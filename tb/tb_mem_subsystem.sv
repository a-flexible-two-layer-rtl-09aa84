// tb_mem_subsystem: end-to-end testbench of the memory subsystem with four
// Mobile-DDR models, with the power-up wait, refresh interval and power-down
// idle time shortened so that every mechanism shows up in a short run.  The
// test itself is described in tb_mem_subsystem_body.svh.
module tb_mem_subsystem;
  import emi_pkg::*;
  import mem_pkg::*;
  localparam int WATCHDOG = 400000;
`include "tb_mem_subsystem_decl.svh"
  mem_subsystem #(.T_POWERUP(20), .T_REFI(400), .PD_IDLE(16)) dut (.*);
`include "tb_mem_subsystem_body.svh"
endmodule
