// mddr_model: behavioural model of a Mobile-DDR SDRAM (four banks), seen at
// the controller clock through an ideal DDR pad.  Testbench use only.
//
// It decodes {CS#, RAS#, CAS#, WE#} at each rising clock edge while CKE is
// high, keeps the bank state (idle / active row), stores written data in a
// sparse array and returns read data so that the controller samples the first
// beat CL clocks after the edge that took the READ.  Write data is taken
// T_DQSS clocks after the WRITE.  Every beat carries RATE words, the first in
// the low half.  Bursts are sequential from the column aligned to BL.
//
// It checks the protocol and the timing the controller must keep: ACT only to
// an idle bank, READ/WRITE only to an active bank and not before tRCD,
// PRE not before tRAS / write recovery, ACT not before tRP / tRC / tRRD,
// REF and LMR only with all banks idle, data bus turnaround, commands during
// power down, and access before initialization.  Violations are counted in
// `errors' and printed.  It also counts the commands it received.
module mddr_model #(
  parameter int unsigned BANKS  = 4,
  parameter int unsigned ROW_W  = 12,
  parameter int unsigned COL_W  = 9,
  parameter int unsigned A_W    = 12,
  parameter int unsigned DQ_W   = 32,
  parameter int unsigned RATE   = 2,
  parameter int unsigned BL     = 2,
  parameter int unsigned CL     = 3,
  parameter int unsigned T_DQSS = 1,
  parameter int unsigned T_RCD  = 3,
  parameter int unsigned T_RP   = 3,
  parameter int unsigned T_RAS  = 7,
  parameter int unsigned T_RC   = 10,
  parameter int unsigned T_RRD  = 2,
  parameter int unsigned T_WR   = 2,
  parameter int unsigned T_RFC  = 12,
  parameter string       NAME   = "dram"
) (
  input  logic                     clk,
  input  logic                     cke,
  input  logic                     cs_n,
  input  logic                     ras_n,
  input  logic                     cas_n,
  input  logic                     we_n,
  input  logic [$clog2(BANKS)-1:0] ba,
  input  logic [A_W-1:0]           a,
  input  logic [RATE*DQ_W-1:0]     dq_in,    // from the controller
  input  logic                     dq_oe,
  output logic [RATE*DQ_W-1:0]     dq_out    // to the controller
);

  localparam int unsigned BEATS = BL / RATE;
  // signed copies of the timing values for the clock arithmetic below
  localparam longint L_RCD = longint'(T_RCD), L_RP = longint'(T_RP), L_RAS = longint'(T_RAS);
  localparam longint L_RC = longint'(T_RC), L_RRD = longint'(T_RRD), L_RFC = longint'(T_RFC);
  localparam longint L_WREC = longint'(T_DQSS + BEATS + T_WR), L_BEATS = longint'(BEATS);

  longint unsigned cyc = 0;
  int errors = 0;
  int n_act = 0, n_pre = 0, n_rd = 0, n_wr = 0, n_ref = 0, n_lmr = 0, n_rw_ap = 0;
  int n_pd_entries = 0;
  bit initialised = 0;
  int refs_before_lmr = 0;
  logic [A_W-1:0] mr = '0, emr = '0;

  bit              active [BANKS];
  int unsigned     open_row [BANKS];
  longint          t_act [BANKS];
  longint          t_idle [BANKS];     // clock from which the bank counts as precharged
  longint          t_pre_ok [BANKS];   // earliest PRE
  longint          t_last_act = -1000;
  longint          t_ref_done = 0;
  bit              prev_cke = 1;

  logic [DQ_W-1:0]          mem [longint unsigned];
  logic [RATE*DQ_W-1:0]     rd_beat [longint unsigned];
  bit                       rd_busy [longint unsigned];
  longint unsigned          wr_addr [longint unsigned];  // capture clock -> first word address

  initial begin
    for (int i = 0; i < BANKS; i++) begin
      active[i] = 0; open_row[i] = 0; t_act[i] = -1000; t_idle[i] = -1000; t_pre_ok[i] = -1000;
    end
    dq_out = '0;
  end

  function automatic longint unsigned addr_of(int unsigned b, int unsigned r, int unsigned c);
    return (longint'(b) << (ROW_W + COL_W)) | (longint'(r) << COL_W) | longint'(c);
  endfunction

  task automatic fail(input string msg);
    errors++;
    if (errors <= 10) $display("%s ERROR at clock %0d: %s", NAME, cyc, msg);
  endtask

  task automatic close_bank(int b, longint when);
    active[b] = 0;
    t_idle[b] = when;
  endtask

  always @(posedge clk) begin
    logic [3:0] cmd;
    int b;
    cyc++;
    cmd = {cs_n, ras_n, cas_n, we_n};
    b = int'(ba);
    // read data for this clock
    if (rd_beat.exists(cyc)) begin
      dq_out <= rd_beat[cyc];
      rd_beat.delete(cyc);
    end
    // write data capture
    if (wr_addr.exists(cyc)) begin
      if (!dq_oe) fail("write data not driven");
      for (int i = 0; i < RATE; i++) mem[wr_addr[cyc] + longint'(i)] = dq_in[i*DQ_W +: DQ_W];
      wr_addr.delete(cyc);
    end else if (dq_oe && rd_busy.exists(cyc)) fail("controller drives DQ during read data");
    if (rd_busy.exists(cyc)) rd_busy.delete(cyc);
    if (!cke && prev_cke) n_pd_entries++;
    if (!cke) begin
      if (cmd != 4'b0111 && !cs_n) fail("command during power down");
    end else if (!cs_n) begin
      case (cmd)
        4'b0011: begin // ACT
          if (!initialised) fail("ACT before initialization");
          if (active[b]) fail($sformatf("ACT to active bank %0d", b));
          if (longint'(cyc) < t_idle[b] + L_RP) fail($sformatf("tRP violated on bank %0d", b));
          if (longint'(cyc) < t_act[b] + L_RC) fail($sformatf("tRC violated on bank %0d", b));
          if (longint'(cyc) < t_last_act + L_RRD) fail("tRRD violated");
          if (longint'(cyc) < t_ref_done) fail("ACT during tRFC");
          active[b] = 1; open_row[b] = int'(a[ROW_W-1:0]);
          t_act[b] = longint'(cyc); t_last_act = longint'(cyc); t_pre_ok[b] = longint'(cyc) + L_RAS;
          n_act++;
        end
        4'b0101, 4'b0100: begin // READ / WRITE
          longint unsigned base;
          int unsigned col;
          bit is_wr, ap;
          is_wr = (cmd == 4'b0100);
          ap = a[10];
          col = int'(a[COL_W-1:0]) & ~(BL - 1);
          if (!active[b]) fail($sformatf("%s to idle bank %0d", is_wr ? "WRITE" : "READ", b));
          if (longint'(cyc) < t_act[b] + L_RCD) fail($sformatf("tRCD violated on bank %0d", b));
          base = addr_of(b, open_row[b], col);
          if (is_wr) begin
            n_wr++;
            for (int k = 0; k < BEATS; k++) wr_addr[cyc + T_DQSS + k] = base + longint'(k * RATE);
            if (t_pre_ok[b] < longint'(cyc) + L_WREC) t_pre_ok[b] = longint'(cyc) + L_WREC;
          end else begin
            n_rd++;
            for (int k = 0; k < BEATS; k++) begin
              logic [RATE*DQ_W-1:0] beat;
              for (int i = 0; i < RATE; i++) begin
                longint unsigned ad;
                ad = base + longint'(k * RATE + i);
                beat[i*DQ_W +: DQ_W] = mem.exists(ad) ? mem[ad] : '0;
              end
              rd_beat[cyc + CL - 1 + k] = beat;
              rd_busy[cyc + CL + k] = 1;
              rd_busy[cyc + CL + k - 1] = 1;
            end
            if (t_pre_ok[b] < longint'(cyc) + L_BEATS) t_pre_ok[b] = longint'(cyc) + L_BEATS;
          end
          if (ap) begin
            n_rw_ap++;
            close_bank(b, t_pre_ok[b]);
          end
        end
        4'b0010: begin // PRE
          for (int i = 0; i < BANKS; i++)
            if (a[10] || i == b) begin
              if (active[i] && longint'(cyc) < t_pre_ok[i]) fail($sformatf("PRE too early on bank %0d", i));
              if (active[i]) close_bank(i, longint'(cyc));
            end
          n_pre++;
        end
        4'b0001: begin // REF
          for (int i = 0; i < BANKS; i++) begin
            if (active[i]) fail("REF with a bank active");
            if (longint'(cyc) < t_idle[i] + L_RP) fail("REF before tRP");
          end
          if (longint'(cyc) < t_ref_done) fail("REF during tRFC");
          t_ref_done = longint'(cyc) + L_RFC;
          n_ref++;
          if (!initialised) refs_before_lmr++;
        end
        4'b0000: begin // LMR
          for (int i = 0; i < BANKS; i++) if (active[i]) fail("LMR with a bank active");
          if (longint'(cyc) < t_ref_done) fail("LMR during tRFC");
          if (b == 0) mr = a;
          else if (b == 2) begin
            emr = a;
            if (refs_before_lmr < 2) fail("fewer than two refreshes before initialization ended");
            if (int'(mr[6:4]) != CL) fail("mode register CAS latency differs");
            if ((1 << int'(mr[2:0])) != BL) fail("mode register burst length differs");
            initialised = 1;
          end
          n_lmr++;
        end
        default: ;
      endcase
    end
    prev_cke = cke;
  end

  // backdoor access for testbenches
  function automatic logic [DQ_W-1:0] peek(int unsigned b, int unsigned r, int unsigned c);
    longint unsigned ad;
    ad = addr_of(b, r, c);
    return mem.exists(ad) ? mem[ad] : '0;
  endfunction

endmodule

----

▸ Exercise description: Return a word-for-word copy of the lines above from the one holding "aligned to BL." through the one holding "clock arithmetic below", with both of them included and nothing besides.

▸ Reply to the task:
// the low half.  Bursts are sequential from the column aligned to BL.
//
// It checks the protocol and the timing the controller must keep: ACT only to
// an idle bank, READ/WRITE only to an active bank and not before tRCD,
// PRE not before tRAS / write recovery, ACT not before tRP / tRC / tRRD,
// REF and LMR only with all banks idle, data bus turnaround, commands during
// power down, and access before initialization.  Violations are counted in
// `errors' and printed.  It also counts the commands it received.
module mddr_model #(
  parameter int unsigned BANKS  = 4,
  parameter int unsigned ROW_W  = 12,
  parameter int unsigned COL_W  = 9,
  parameter int unsigned A_W    = 12,
  parameter int unsigned DQ_W   = 32,
  parameter int unsigned RATE   = 2,
  parameter int unsigned BL     = 2,
  parameter int unsigned CL     = 3,
  parameter int unsigned T_DQSS = 1,
  parameter int unsigned T_RCD  = 3,
  parameter int unsigned T_RP   = 3,
  parameter int unsigned T_RAS  = 7,
  parameter int unsigned T_RC   = 10,
  parameter int unsigned T_RRD  = 2,
  parameter int unsigned T_WR   = 2,
  parameter int unsigned T_RFC  = 12,
  parameter string       NAME   = "dram"
) (
  input  logic                     clk,
  input  logic                     cke,
  input  logic                     cs_n,
  input  logic                     ras_n,
  input  logic                     cas_n,
  input  logic                     we_n,
  input  logic [$clog2(BANKS)-1:0] ba,
  input  logic [A_W-1:0]           a,
  input  logic [RATE*DQ_W-1:0]     dq_in,    // from the controller
  input  logic                     dq_oe,
  output logic [RATE*DQ_W-1:0]     dq_out    // to the controller
);

  localparam int unsigned BEATS = BL / RATE;
  // signed copies of the timing values for the clock arithmetic below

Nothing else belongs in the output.